Director Simon Rumley has assembled a small stable of actors well-known for their recent horror contributions. We have both Alex Essoe ("Starry Eyes", "Tales of Halloween") and the perennial favorite Ethan Embry ("Late Phases", "Devil's Candy"). Leading the way is Amanda Fuller (Rumley's "Red, White and Blue", "Starry Eyes", "Cheap Thrills", and more recently "Last Man Standing"). If for no other reason, this cast makes the film worth a watch.
The counterbalance is Eric Balfour, a man with very wolflike features, which makes him perfect as the seductive third party to lure in Fuller's character. Balfour was in "Texas Chainsaw Massacre", but interestingly enough also appeared in "Can't Hardly Wait" with co-star Embry. Frankly, Balfour's list of horror credits being so short is a surprise, as he has exactly the right look for it.
The cinematography has a strange, unnatural color palette, which seems to be Rumley's trademark. He (or cinematographer Milton Kam) used a similar device in "P is for Pressure". Perhaps not coincidentally, "Pressure" also had a certain plot element revolving around fashion / modeling. So is this another trademark of Rumley's: the love of clothes? Like the characters in "Fashionista", does he have a "special connection to clothes"? Well, without the addiction or running naked through stores, of course.

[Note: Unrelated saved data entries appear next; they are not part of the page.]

// tb_chan_env: two-phase source and checking sink for one FIFO under test.
//
// The source sends words word(0), word(1), ... on rin/din, toggling rin only
// when the previous word has been acknowledged and, each clock, with
// probability src_pct percent while src_go is high. The sink acknowledges a
// pending word with probability sink_pct percent while sink_go is high and
// checks it against the expected next word; a mismatch counts an error.
// Counters: sent (acknowledged by the FIFO), recv (words taken out), errors.
// lat is the number of clock edges between the most recent rin toggle and the
// next rout toggle, the empty-FIFO latency when a single word is sent.
// full_stalls counts clocks in which the source had a word ready but the FIFO
// had not yet acknowledged the previous one for more than 4 clocks.
//
// Origin: The two-phase channel protocol follows the original circuits; the
// hashed data words, random timing and latency measurement are this
// testbench's own.
module tb_chan_env #(
  parameter int unsigned WIDTH = 8
) (
  input  logic             clk,
  input  logic             rst_n,
  output logic             rin,
  input  logic             ain,
  output logic [WIDTH-1:0] din,
  input  logic             rout,
  output logic             aout,
  input  logic [WIDTH-1:0] dout,
  input  logic             src_go,
  input  int unsigned      src_pct,
  input  logic             sink_go,
  input  int unsigned      sink_pct,
  input  int unsigned      src_limit,
  output int unsigned      sent,
  output int unsigned      recv,
  output int unsigned      errors,
  output int unsigned      lat,
  output int unsigned      full_stalls
);
  int unsigned issued, cyc, t_issue, wait_cnt;
  logic        ain_q, rout_q;

  function automatic logic [WIDTH-1:0] word(input int unsigned n);
    int unsigned v;
    v = n * 32'd2654435761 + 32'd12345;
    return WIDTH'(v ^ (v >> 16) ^ n);
  endfunction

  always_ff @(posedge clk) begin
    if (!rst_n) begin
      rin <= 1'b0; din <= '0; aout <= 1'b0;
      issued <= 0; sent <= 0; recv <= 0; errors <= 0; lat <= 0;
      cyc <= 0; t_issue <= 0; ain_q <= 1'b0; rout_q <= 1'b0;
      wait_cnt <= 0; full_stalls <= 0;
    end else begin
      cyc    <= cyc + 1;
      ain_q  <= ain;
      rout_q <= rout;
      if (ain != ain_q) sent <= sent + 1;
      // source
      if (rin != ain) begin
        wait_cnt <= wait_cnt + 1;
        if (wait_cnt > 4) full_stalls <= full_stalls + 1;
      end else begin
        wait_cnt <= 0;
        if (src_go && issued < src_limit && ($urandom % 100) < src_pct) begin
          din     <= word(issued);
          rin     <= ~rin;
          issued  <= issued + 1;
          t_issue <= cyc;
        end
      end
      // sink
      if (rout != rout_q) lat <= cyc - t_issue - 1;
      if (rout != aout && sink_go && ($urandom % 100) < sink_pct) begin
        if (dout !== word(recv)) begin
          errors <= errors + 1;
          $display("  data error: word %0d got %h expected %h", recv, dout, word(recv));
        end
        aout <= ~aout;
        recv <= recv + 1;
      end
    end
  end
endmodule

The film in general is quite good, though it does take a bit to get going. If you watch only the first half, you get a story about a second-hand store and infidelity. But it shifts gears in the second half to addiction and even darker themes, clearly treading into horror territory. We even get some interesting visual nods – a "Tenebrae" poster, and a "stitch woman" in a dream, which is unlike anything seen in film (the closest that comes to mind is "May").
"Fashionista" screened July 29, 2017 at the Fantasia International Film Festival. It is not the most conventional of horror stories, but that may be its strength. Simon Rumley went quickly from being a new face to being on the front lines for the next generation of genre fans. This film clearly adds to his already notable resume.